It was the era before the Internet and video gaming became extremely linked. The sheer number of classics that still hold up today, even compared to modern games, are very numerous.
There’s lots of late 90’s-early 2000’s answers here. You’re definitely not alone in that thought
Add one more here. Some of the greatest games came out in that period.
I made before a list of the top 10 games that impacted me the most and a large part are from that period. In no particular order:
The best thing about this reply is that literally none of those games are on my list, since I haven’t played any of them (except for a Flash clone of Worms as a kid). That just goes to show the sheer amount of quality gaming that there was.
My list is moreso comprised of console games. In no particular order, and includes some later indie games:
I didn’t have any consoles, so couldn’t play a lot of those games. But on PC (and on 8-bit computer before that), I played hundreds of games. There were no copyright laws in my country when I was a kid and my dad got everything he could get his hands on. In the 8-bit era he collected over 40 cassette tapes (8-10 games on each). Then when we got the PC there were boxes and boxes of floppy disks (I remember Need for Speed was on over 30 disks). Then CDs came out and I remember one CD that had 200 games on it. And as my dad collected, I tried every single one of them.

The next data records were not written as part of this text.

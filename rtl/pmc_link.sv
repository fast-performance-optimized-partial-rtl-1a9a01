// pmc_link: a complete partial match compressed (PMC) L1->L2 address link.
//
// Addresses of ADDR_W (38) bits enter the compressor with a valid/ready
// handshake, cross the narrow bus of BUS_W wires as one or more beats and
// leave the decompressor rebuilt, in order, one cycle after their last beat
// arrived. The default configuration is the 12-wire bus with a 2-way,
// 8-set compression cache of 28-bit tags (480 bits including valid and LRU
// bits) and one partial partition with LSB 11 besides the complete hit and
// complete miss; other rows of the document's partition table are reached
// by overriding the parameters.
//
// Timing: an address accepted at edge t appears on out_addr_o in cycle
// t + n + LAT + 1, where n is the number of beats of its class (1 for a
// complete hit, 2 for a partial hit and 4 for a complete miss by default).
// in_ready_o drops for n-1 cycles after an n-beat address: this stall is
// the transmission cycle penalty. tx_cls_o gives the class of the address
// accepted in the current cycle, rx_cls_o that of the address on the
// output.
module pmc_link
  import pmc_pkg::*;
#(
  parameter int unsigned BUS_W    = 12,
  parameter int unsigned IDX_W    = 3,
  parameter int unsigned TAG_W    = 28,
  parameter int unsigned WAYS     = 2,
  parameter int unsigned NPART    = 1,
  parameter lsb_list_t   PART_LSB = '{11, 0, 0, 0, 0, 0, 0, 0},
  parameter int unsigned LAT      = 1
) (
  input  logic              clk,
  input  logic              rst_n,
  input  logic              in_valid_i,
  output logic              in_ready_o,
  input  logic [ADDR_W-1:0] in_addr_i,
  output pmc_class_t        tx_cls_o,
  output logic              out_valid_o,
  output logic [ADDR_W-1:0] out_addr_o,
  output pmc_class_t        rx_cls_o
);

  logic             tx_valid, rx_valid;
  logic [BUS_W-1:0] tx_data, rx_data;

  pmc_compressor #(
    .BUS_W(BUS_W), .IDX_W(IDX_W), .TAG_W(TAG_W), .WAYS(WAYS),
    .NPART(NPART), .PART_LSB(PART_LSB)
  ) u_comp (
    .clk, .rst_n,
    .in_valid_i, .in_ready_o, .in_addr_i,
    .bus_valid_o(tx_valid),
    .bus_data_o (tx_data),
    .acc_cls_o  (tx_cls_o)
  );

  pmc_bus_pipe #(.BUS_W(BUS_W), .LAT(LAT)) u_bus (
    .clk, .rst_n,
    .in_valid_i (tx_valid),
    .in_data_i  (tx_data),
    .out_valid_o(rx_valid),
    .out_data_o (rx_data)
  );

  pmc_decompressor #(
    .BUS_W(BUS_W), .IDX_W(IDX_W), .TAG_W(TAG_W), .WAYS(WAYS),
    .NPART(NPART), .PART_LSB(PART_LSB)
  ) u_decomp (
    .clk, .rst_n,
    .bus_valid_i(rx_valid),
    .bus_data_i (rx_data),
    .out_valid_o,
    .out_addr_o,
    .out_cls_o  (rx_cls_o)
  );

endmodule
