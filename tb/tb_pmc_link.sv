// tb_pmc_link: end-to-end test of the PMC address link at its default
// configuration (12-wire bus, 8 sets x 2 ways, 28-bit tags, partial
// partition at tag bit 11, bus latency 1).
//
// A stream of addresses with locality is offered with random idle cycles.
// The reference model predicts every address's class; the test checks
// that the class seen at both ends agrees, that each address comes out
// unchanged and in order, and that it comes out n + LAT + 1 cycles after
// it was accepted, where n is the number of bus cycles the partition table
// gives for its class (1 for a hit, 2 for a partial hit at LSB 11, 4 for a
// complete miss). It also checks that the sender stalls for exactly n-1
// cycles after an n-beat address, that hits stream at one per cycle, and
// that each mechanism (hit, partial hit, miss, stall, back-to-back hits)
// happened.
module tb_pmc_link;
  import pmc_pkg::*;
  import pmc_ref_pkg::*;

  localparam int N_ADDR = 4000;
  localparam int LAT    = 1;
  localparam int EXP_BEATS [3] = '{1, 2, 4};   // hit, partition LSB 11, miss

  logic              clk;
  logic              rst_n;
  logic              in_valid;
  logic              in_ready;
  logic [ADDR_W-1:0] in_addr;
  pmc_class_t        tx_cls, rx_cls;
  logic              out_valid;
  logic [ADDR_W-1:0] out_addr;

  pmc_link u_dut (
    .clk, .rst_n,
    .in_valid_i(in_valid), .in_ready_o(in_ready), .in_addr_i(in_addr),
    .tx_cls_o(tx_cls),
    .out_valid_o(out_valid), .out_addr_o(out_addr), .rx_cls_o(rx_cls)
  );

  initial begin
    clk = 0;
    forever #5 clk = ~clk;
  end

  int checks = 0, failures = 0;
  int cnt_cls [3] = '{0, 0, 0};
  int cnt_stall = 0, cnt_b2b = 0;
  longint cyc;
  initial cyc = 0;
  always @(posedge clk) cyc <= cyc + 1;

  typedef struct { logic [ADDR_W-1:0] addr; int cls; longint t; } exp_t;
  exp_t exp_q[$];
  pmc_ref ref_m;

  task automatic check(bit ok, string what);
    checks++;
    if (!ok) begin
      failures++;
      if (failures < 20) $display("FAIL @%0d: %s", cyc, what);
    end
  endtask

  // Receiver side scoreboard.
  always @(posedge clk) begin
    if (rst_n && out_valid) begin
      exp_t e;
      if (exp_q.size() == 0) check(0, "output with nothing outstanding");
      else begin
        e = exp_q.pop_front();
        check(out_addr == e.addr, $sformatf("addr %h expected %h", out_addr, e.addr));
        check(int'(rx_cls) == e.cls, $sformatf("rx class %0d expected %0d", rx_cls, e.cls));
        check(cyc - e.t == longint'(EXP_BEATS[e.cls]) + longint'(LAT) + 1,
              $sformatf("latency %0d for class %0d", cyc - e.t, e.cls));
      end
    end
  end

  initial begin
    int cls, done;
    bit bits[$];
    bit prev_hit;
    longint t_prev, t_offer;
    int beats_prev;
    ref_m = new(12, 3, 28, 2, 1, 11);
    rst_n = 0;
    in_valid = 0;
    in_addr = '0;
    repeat (3) @(posedge clk);
    rst_n = 1;
    done = 0;
    prev_hit = 0;
    t_prev = -100;
    beats_prev = 1;
    while (done < N_ADDR) begin
      @(negedge clk);
      if ($urandom_range(9) == 0) begin
        in_valid = 0;
        continue;
      end
      in_addr = ref_m.gen();
      in_valid = 1;
      ref_m.compress(in_addr, cls, bits);
      check(bits.size() / 12 == EXP_BEATS[cls], "reference packet length");
      t_offer = cyc;  // cycle in which the address is first offered
      // wait for the cycle in which it is taken, counting stall cycles
      #1;
      while (!in_ready) begin
        cnt_stall++;
        @(negedge clk);
        #1;
      end
      check(int'(tx_cls) == cls, $sformatf("tx class %0d expected %0d", tx_cls, cls));
      // an n-beat packet keeps the next address out for exactly n-1 cycles
      if (t_offer <= t_prev + 1)
        check(cyc - t_prev == longint'(beats_prev),
              $sformatf("accepted %0d cycles after a %0d-beat packet", cyc - t_prev, beats_prev));
      else
        check(cyc - t_prev >= longint'(beats_prev), "accepted while bus busy");
      if (cls == 0 && prev_hit && cyc == t_prev + 1) cnt_b2b++;
      prev_hit = (cls == 0);
      cnt_cls[cls]++;
      exp_q.push_back('{in_addr, cls, cyc});
      t_prev = cyc;
      beats_prev = EXP_BEATS[cls];
      done++;
    end
    @(negedge clk);
    in_valid = 0;
    repeat (12) @(posedge clk);
    check(exp_q.size() == 0, "addresses lost");
    $display("hits=%0d partial=%0d misses=%0d stall_cycles=%0d back_to_back_hits=%0d",
             cnt_cls[0], cnt_cls[1], cnt_cls[2], cnt_stall, cnt_b2b);
    check(cnt_cls[0] > 0, "no complete hit happened");
    check(cnt_cls[1] > 0, "no partial hit happened");
    check(cnt_cls[2] > 0, "no complete miss happened");
    check(cnt_stall > 0, "no stall happened");
    check(cnt_b2b > 0, "no back-to-back hits happened");
    $display("TB_RESULT checks=%0d failures=%0d", checks, failures);
    $finish;
  end

  initial begin
    repeat (200000) @(posedge clk);
    failures++;
    $display("watchdog expired");
    $display("TB_RESULT checks=%0d failures=%0d", checks, failures);
    $finish;
  end

endmodule
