// pmc_ref_pkg: reference model of partial match compression for the
// testbenches, written independently of the RTL.
//
// The model keeps the compression cache as tags with last-use timestamps
// (the least recently used way has the smallest stamp), measures matches as
// the number of equal leading tag bits, and builds packets as a queue of
// bits pushed MSB first. It also holds a small address generator that
// produces streams with a mix of exact repeats, near repeats (a low tag bit
// changed) and new addresses, so every lookup class occurs.
package pmc_ref_pkg;

  localparam int AW = 38;

  class pmc_ref;
    int bus_w, idx_w, tag_w, ways, npart, u_w, way_w, cw;
    int lsb[8];
    bit [63:0] tags[256][8];
    bit        vld[256][8];
    longint    stamp[256][8];
    longint    now;
    // address history for the generator
    bit [AW-1:0] hist[16];
    int          nhist;

    function new(int bus_w_i, int idx_w_i, int tag_w_i, int ways_i, int npart_i,
                 int lsb0, int lsb1 = 0, int lsb2 = 0);
      bus_w = bus_w_i; idx_w = idx_w_i; tag_w = tag_w_i; ways = ways_i; npart = npart_i;
      lsb = '{lsb0, lsb1, lsb2, 0, 0, 0, 0, 0};
      u_w = AW - tag_w - idx_w;
      way_w = (ways > 1) ? $clog2(ways) : 1;
      cw = (npart == 0) ? 0 : $clog2(npart + 1);
      now = 0;
      nhist = 0;
      for (int s = 0; s < 256; s++)
        for (int w = 0; w < 8; w++) begin
          vld[s][w] = 0;
          tags[s][w] = 0;
          stamp[s][w] = longint'(w) - longint'(ways);   // way 0 is the oldest after reset
        end
    endfunction

    function bit [63:0] tag_of(bit [AW-1:0] a);
      return 64'(a >> (AW - tag_w));
    endfunction

    function int idx_of(bit [AW-1:0] a);
      return int'((a >> u_w) & ((1 << idx_w) - 1));
    endfunction

    // Number of equal bits counted down from the tag MSB.
    function int lead_eq(bit [63:0] x, bit [63:0] y);
      int n;
      n = 0;
      for (int b = tag_w - 1; b >= 0; b--) begin
        if (x[b] != y[b]) break;
        n++;
      end
      return n;
    endfunction

    // Matched length needed for class c (0 = full tag).
    function int need_len(int c);
      return (c == 0) ? tag_w : tag_w - lsb[c-1];
    endfunction

    function void lookup(bit [AW-1:0] a, output int cls, output int way, output int lru);
      int s, best;
      bit [63:0] t;
      s = idx_of(a);
      t = tag_of(a);
      best = -1;
      for (int w = 0; w < ways; w++)
        if (vld[s][w] && lead_eq(tags[s][w], t) > best) best = lead_eq(tags[s][w], t);
      cls = npart + 1;
      for (int c = npart; c >= 0; c--)
        if (best >= need_len(c)) cls = c;
      way = 0;
      if (cls <= npart)
        for (int w = ways - 1; w >= 0; w--)
          if (vld[s][w] && lead_eq(tags[s][w], t) >= need_len(cls)) way = w;
      lru = 0;
      for (int w = 1; w < ways; w++)
        if (stamp[s][w] < stamp[s][lru]) lru = w;
    endfunction

    function void update(bit [AW-1:0] a, int cls, int way, int lru);
      int s;
      s = idx_of(a);
      now++;
      if (cls == 0) stamp[s][way] = now;
      else begin
        tags[s][lru] = tag_of(a);
        vld[s][lru] = 1;
        stamp[s][lru] = now;
      end
    endfunction

    // Look up, build the packet bits and update, as the sender does.
    function void compress(bit [AW-1:0] a, output int cls, ref bit bits[$]);
      int way, lru;
      lookup(a, cls, way, lru);
      bits.delete();
      if (cls == 0) begin
        bits.push_back(1);
        for (int b = idx_w - 1; b >= 0; b--) bits.push_back(a[u_w + b]);
        for (int b = way_w - 1; b >= 0; b--) bits.push_back(way[b]);
        for (int b = u_w - 1; b >= 0; b--) bits.push_back(a[b]);
      end else if (cls == npart + 1) begin
        bits.push_back(0);
        for (int b = 0; b < cw; b++) bits.push_back(1);
        for (int b = AW - 1; b >= 0; b--) bits.push_back(a[b]);
      end else begin
        bits.push_back(0);
        for (int b = cw - 1; b >= 0; b--) bits.push_back(1'(((cls - 1) >> b) & 1));
        for (int b = idx_w - 1; b >= 0; b--) bits.push_back(a[u_w + b]);
        for (int b = way_w - 1; b >= 0; b--) bits.push_back(way[b]);
        for (int b = lsb[cls-1] - 1; b >= 0; b--) bits.push_back(a[u_w + idx_w + b]);
        for (int b = u_w - 1; b >= 0; b--) bits.push_back(a[b]);
      end
      while (bits.size() % bus_w != 0) bits.push_back(0);
      update(a, cls, way, lru);
    endfunction

    // The history holds about as many tags as the cache (at most 16).
    function int hist_cap();
      return ((1 << idx_w) * ways > 16) ? 16 : (1 << idx_w) * ways;
    endfunction

    // Next address of a stream with locality.
    function bit [AW-1:0] gen();
      bit [AW-1:0] a;
      int r, p;
      r = $urandom_range(99);
      if (nhist == 0 || r < 15) begin
        a = AW'({$urandom(), $urandom()});
      end else begin
        a = hist[$urandom_range(nhist - 1)];
        a = (a & ~((AW'(1) << u_w) - 1)) | (AW'($urandom()) & ((AW'(1) << u_w) - 1));
        if (r < 55) begin
          // exact tag repeat
        end else if (r < 85) begin
          // flip one tag bit: leaves p leading bits equal
          p = $urandom_range(tag_w - 1);
          a[AW - 1 - p] = ~a[AW - 1 - p];
        end else begin
          // change the tag MSB: no partial match
          a[AW - 1] = ~a[AW - 1];
        end
      end
      if (nhist < hist_cap()) begin
        hist[nhist] = a;
        nhist++;
      end else hist[$urandom_range(hist_cap() - 1)] = a;
      return a;
    endfunction
  endclass

endpackage
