// tb_pmc_cfg_run: end-to-end run of one PMC link configuration, used by
// tb_pmc_configs.
//
// Offers N_ADDR addresses from the reference model's generator with random
// idle cycles, and checks for every address its class at both ends, the
// rebuilt address, its latency (EXP_BEATS[class] + LAT + 1 cycles from
// acceptance to output) and, when addresses follow back to back, that the
// sender stalls for EXP_BEATS-1 cycles. EXP_BEATS lists the bus cycles per
// class, hit first, complete miss last. done_o rises when the run is over;
// checks_o, failures_o and the per-class counts are valid from then on.
module tb_pmc_cfg_run
  import pmc_pkg::*;
  import pmc_ref_pkg::*;
#(
  parameter int        BUS_W     = 12,
  parameter int        IDX_W     = 3,
  parameter int        TAG_W     = 28,
  parameter int        NPART     = 1,
  parameter lsb_list_t PART_LSB  = '{11, 0, 0, 0, 0, 0, 0, 0},
  parameter int        EXP_BEATS [5] = '{1, 2, 4, 0, 0},
  parameter int        N_ADDR    = 1500
) (
  output logic done_o,
  output int   checks_o,
  output int   failures_o,
  output int   classes_seen_o
);

  localparam int LAT = 1;

  logic              clk;
  logic              rst_n;
  logic              in_valid, in_ready, out_valid;
  logic [ADDR_W-1:0] in_addr, out_addr;
  pmc_class_t        tx_cls, rx_cls;

  pmc_link #(
    .BUS_W(BUS_W), .IDX_W(IDX_W), .TAG_W(TAG_W), .WAYS(2),
    .NPART(NPART), .PART_LSB(PART_LSB), .LAT(LAT)
  ) u_link (
    .clk, .rst_n,
    .in_valid_i(in_valid), .in_ready_o(in_ready), .in_addr_i(in_addr),
    .tx_cls_o(tx_cls),
    .out_valid_o(out_valid), .out_addr_o(out_addr), .rx_cls_o(rx_cls)
  );

  initial begin
    clk = 0;
    forever #5 clk = ~clk;
  end

  longint cyc;
  initial cyc = 0;
  always @(posedge clk) cyc <= cyc + 1;

  int checks, failures;
  int cnt_cls [5];
  initial begin
    checks = 0;
    failures = 0;
    cnt_cls = '{0, 0, 0, 0, 0};
  end
  assign checks_o   = checks;
  assign failures_o = failures;

  task automatic check(bit ok, string what);
    checks++;
    if (!ok) begin
      failures++;
      if (failures < 10) $display("FAIL (%0d-wire bus) @%0d: %s", BUS_W, cyc, what);
    end
  endtask

  typedef struct { logic [ADDR_W-1:0] addr; int cls; longint t; } exp_t;
  exp_t exp_q[$];

  always @(posedge clk) begin
    if (rst_n && out_valid) begin
      exp_t e;
      if (exp_q.size() == 0) check(0, "output with nothing outstanding");
      else begin
        e = exp_q.pop_front();
        check(out_addr == e.addr, $sformatf("addr %h expected %h", out_addr, e.addr));
        check(int'(rx_cls) == e.cls, "rx class");
        check(cyc - e.t == longint'(EXP_BEATS[e.cls]) + longint'(LAT) + 1,
              $sformatf("latency %0d for class %0d", cyc - e.t, e.cls));
      end
    end
  end

  initial begin
    pmc_ref ref_m;
    bit bits[$];
    int cls, beats_prev;
    longint t_prev, t_offer;
    done_o = 0;
    classes_seen_o = 0;
    ref_m = new(BUS_W, IDX_W, TAG_W, 2, NPART, int'(PART_LSB[0]), int'(PART_LSB[1]),
                int'(PART_LSB[2]));
    rst_n = 0;
    in_valid = 0;
    in_addr = '0;
    repeat (3) @(posedge clk);
    rst_n = 1;
    t_prev = -100;
    beats_prev = 1;
    for (int n = 0; n < N_ADDR; n++) begin
      @(negedge clk);
      if ($urandom_range(9) == 0) begin
        in_valid = 0;
        @(negedge clk);
      end
      in_addr = ref_m.gen();
      in_valid = 1;
      ref_m.compress(in_addr, cls, bits);
      check(bits.size() == EXP_BEATS[cls] * BUS_W,
            $sformatf("class %0d takes %0d bus cycles, table gives %0d",
                      cls, bits.size() / BUS_W, EXP_BEATS[cls]));
      t_offer = cyc;
      #1;
      while (!in_ready) begin
        @(negedge clk);
        #1;
      end
      check(int'(tx_cls) == cls, $sformatf("tx class %0d expected %0d", tx_cls, cls));
      if (t_offer <= t_prev + 1)
        check(cyc - t_prev == longint'(beats_prev), "stall length");
      cnt_cls[cls]++;
      exp_q.push_back('{in_addr, cls, cyc});
      t_prev = cyc;
      beats_prev = EXP_BEATS[cls];
    end
    @(negedge clk);
    in_valid = 0;
    repeat (16) @(posedge clk);
    check(exp_q.size() == 0, "addresses lost");
    for (int c = 0; c <= NPART + 1; c++) begin
      check(cnt_cls[c] > 0, $sformatf("class %0d never occurred", c));
      if (cnt_cls[c] > 0) classes_seen_o++;
    end
    begin
      // average transmission cycle penalty: extra bus cycles per address
      real penalty;
      penalty = 0.0;
      for (int c = 0; c <= NPART + 1; c++) penalty += real'(cnt_cls[c] * (EXP_BEATS[c] - 1));
      $display("%0d-wire bus: %0d addresses, class counts %0d %0d %0d %0d %0d, %0.3f extra cycles per address",
               BUS_W, N_ADDR, cnt_cls[0], cnt_cls[1], cnt_cls[2], cnt_cls[3], cnt_cls[4],
               penalty / real'(N_ADDR));
    end
    done_o = 1;
  end

endmodule
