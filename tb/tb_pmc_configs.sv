// tb_pmc_configs: runs the PMC link end to end in each compressed bus
// configuration of the design's partition table, all with 2-way caches and
// a 38-bit address:
//
//   bus  I  tag  partition LSBs   bus cycles: hit, partitions..., miss
//    8   1  32   6 14 22          1 2 3 4 6
//   10   2  30   9 18             1 3 3 5
//   12   3  28   11               1 2 4
//   14   2  26   13               1 2 3
//   16   2  24   15               1 2 3
//   18   1  22   17               1 2 3
//   19   1  21   18               1 2 3
//   20   1  20   -                1 2
//   24   1  16   -                1 2
//   32   1   8   -                1 2
//
// The cycle counts follow from the packet format (C_H, partition code, I,
// W, unmatched tag bits, U; or C_H, code and the whole address). They
// match the table the design was taken from everywhere except the first
// partition of the 10-wire bus, which the table gives as 2 cycles: with
// the way field sent, that packet has 21 bits and needs 3 cycles. The
// index width of the 18- and 19-wire buses is an assumption (1 bit).
module tb_pmc_configs;
  import pmc_pkg::*;

  localparam int NCFG = 10;
  logic done [NCFG];
  int   chk  [NCFG];
  int   fail [NCFG];
  int   seen [NCFG];

  tb_pmc_cfg_run #(.BUS_W(8),  .IDX_W(1), .TAG_W(32), .NPART(3),
    .PART_LSB('{6, 14, 22, 0, 0, 0, 0, 0}), .EXP_BEATS('{1, 2, 3, 4, 6}))
    u_b8  (.done_o(done[0]), .checks_o(chk[0]), .failures_o(fail[0]), .classes_seen_o(seen[0]));
  tb_pmc_cfg_run #(.BUS_W(10), .IDX_W(2), .TAG_W(30), .NPART(2),
    .PART_LSB('{9, 18, 0, 0, 0, 0, 0, 0}), .EXP_BEATS('{1, 3, 3, 5, 0}))
    u_b10 (.done_o(done[1]), .checks_o(chk[1]), .failures_o(fail[1]), .classes_seen_o(seen[1]));
  tb_pmc_cfg_run #(.BUS_W(12), .IDX_W(3), .TAG_W(28), .NPART(1),
    .PART_LSB('{11, 0, 0, 0, 0, 0, 0, 0}), .EXP_BEATS('{1, 2, 4, 0, 0}))
    u_b12 (.done_o(done[2]), .checks_o(chk[2]), .failures_o(fail[2]), .classes_seen_o(seen[2]));
  tb_pmc_cfg_run #(.BUS_W(14), .IDX_W(2), .TAG_W(26), .NPART(1),
    .PART_LSB('{13, 0, 0, 0, 0, 0, 0, 0}), .EXP_BEATS('{1, 2, 3, 0, 0}))
    u_b14 (.done_o(done[3]), .checks_o(chk[3]), .failures_o(fail[3]), .classes_seen_o(seen[3]));
  tb_pmc_cfg_run #(.BUS_W(16), .IDX_W(2), .TAG_W(24), .NPART(1),
    .PART_LSB('{15, 0, 0, 0, 0, 0, 0, 0}), .EXP_BEATS('{1, 2, 3, 0, 0}))
    u_b16 (.done_o(done[4]), .checks_o(chk[4]), .failures_o(fail[4]), .classes_seen_o(seen[4]));
  tb_pmc_cfg_run #(.BUS_W(18), .IDX_W(1), .TAG_W(22), .NPART(1),
    .PART_LSB('{17, 0, 0, 0, 0, 0, 0, 0}), .EXP_BEATS('{1, 2, 3, 0, 0}))
    u_b18 (.done_o(done[5]), .checks_o(chk[5]), .failures_o(fail[5]), .classes_seen_o(seen[5]));
  tb_pmc_cfg_run #(.BUS_W(19), .IDX_W(1), .TAG_W(21), .NPART(1),
    .PART_LSB('{18, 0, 0, 0, 0, 0, 0, 0}), .EXP_BEATS('{1, 2, 3, 0, 0}))
    u_b19 (.done_o(done[6]), .checks_o(chk[6]), .failures_o(fail[6]), .classes_seen_o(seen[6]));
  tb_pmc_cfg_run #(.BUS_W(20), .IDX_W(1), .TAG_W(20), .NPART(0),
    .PART_LSB('{0, 0, 0, 0, 0, 0, 0, 0}), .EXP_BEATS('{1, 2, 0, 0, 0}))
    u_b20 (.done_o(done[7]), .checks_o(chk[7]), .failures_o(fail[7]), .classes_seen_o(seen[7]));
  tb_pmc_cfg_run #(.BUS_W(24), .IDX_W(1), .TAG_W(16), .NPART(0),
    .PART_LSB('{0, 0, 0, 0, 0, 0, 0, 0}), .EXP_BEATS('{1, 2, 0, 0, 0}))
    u_b24 (.done_o(done[8]), .checks_o(chk[8]), .failures_o(fail[8]), .classes_seen_o(seen[8]));
  tb_pmc_cfg_run #(.BUS_W(32), .IDX_W(1), .TAG_W(8), .NPART(0),
    .PART_LSB('{0, 0, 0, 0, 0, 0, 0, 0}), .EXP_BEATS('{1, 2, 0, 0, 0}))
    u_b32 (.done_o(done[9]), .checks_o(chk[9]), .failures_o(fail[9]), .classes_seen_o(seen[9]));

  int checks, failures;

  initial begin
    bit all_done;
    all_done = 0;
    while (!all_done) begin
      #100;
      all_done = 1;
      for (int i = 0; i < NCFG; i++) if (!done[i]) all_done = 0;
    end
    checks = 0;
    failures = 0;
    for (int i = 0; i < NCFG; i++) begin
      checks += chk[i];
      failures += fail[i];
    end
    $display("TB_RESULT checks=%0d failures=%0d", checks, failures);
    $finish;
  end

  initial begin
    #5000000;
    checks = 0;
    failures = 1;
    for (int i = 0; i < NCFG; i++) begin
      checks += chk[i];
      failures += fail[i];
    end
    $display("watchdog expired");
    $display("TB_RESULT checks=%0d failures=%0d", checks, failures);
    $finish;
  end

endmodule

I made that top 10 list years ago from some silly Facebook game that was going around at the time. The hardest part was picking just 10. My initial list had about 70 games on it.
Emulation is magical. It’s how I discovered most of these games.
Yeah, I remember when I first got ZSNES and suddenly I had access hundreds of games I wasn’t able to play before. Played through Super Mario RPG, spent so much time in Harvest Moon, and finally played the first Final Fantasy games and Legend of Zelda.
ZSNES was also how I got into emulation for the first time. Ended up using SNES9x more, though.
Could not play master of orion II
Played birth of the federation before i even heard of master of orion and it ruined it lol
I’m guessing a lot of people grew up in the late 90s to early 2000s, so it’s largely nostalgia.
It’s not just that. 2023 was a very good year for gaming, right? A lot of the heavy hitters last year were from long-running series. Look and see how many of those series had either their genesis or consensus fan favorite entries in that time period.
Not only that, Steam, Unreal Engine, e-sports, the mainstreaming of game mods, and even AAA development itself all trace back to innovations from that time. Historically, it’s a massively important time period for video games.
As is the late 70s and early 80s with arcades, or the start of home consoles, or high fidelity 3d gaming in the 2010s (Xbox 360 and on, Nintendo Switch). Or my particular favorite, the rise of Linux gaming starting in 2013 (Steam for Linux launch) to the release of the Steam Deck.
So why is the late 90s and early 2000s so highly represented here vs those other eras? I think it’s because of nostalgia, that’s around the time when the likely demographic of Lemmy would be getting into games (i.e. they’re old enough to remember the Internet before the last 10-ish years and be mad enough to leave Reddit, but not so old that they’re interested in such things).
So that’s my hypothesis as to why that era is so popular in this thread.
The Greatest Era of gaming was when I was between 12 and 22. And this is true for everyone no matter what their age is now. Between 12 and 22 I had enough time and energy to game all night and still go to school and none of life’s problems were stopping me
You know what, that’s a great answer. I think you probably hit the nail on the head
this has gotta be the correct answer
Late 90s PC, because anything was possible. 2D? Yeah, go wild, it’ll be fast. 3D? Software rendering is the wild west! Voxels, polygons, texturing, raycasting, every game looks unique because they’re all making it up as they go. Even consoles were on PC because emulation was faster and better than owning a PSX or N64.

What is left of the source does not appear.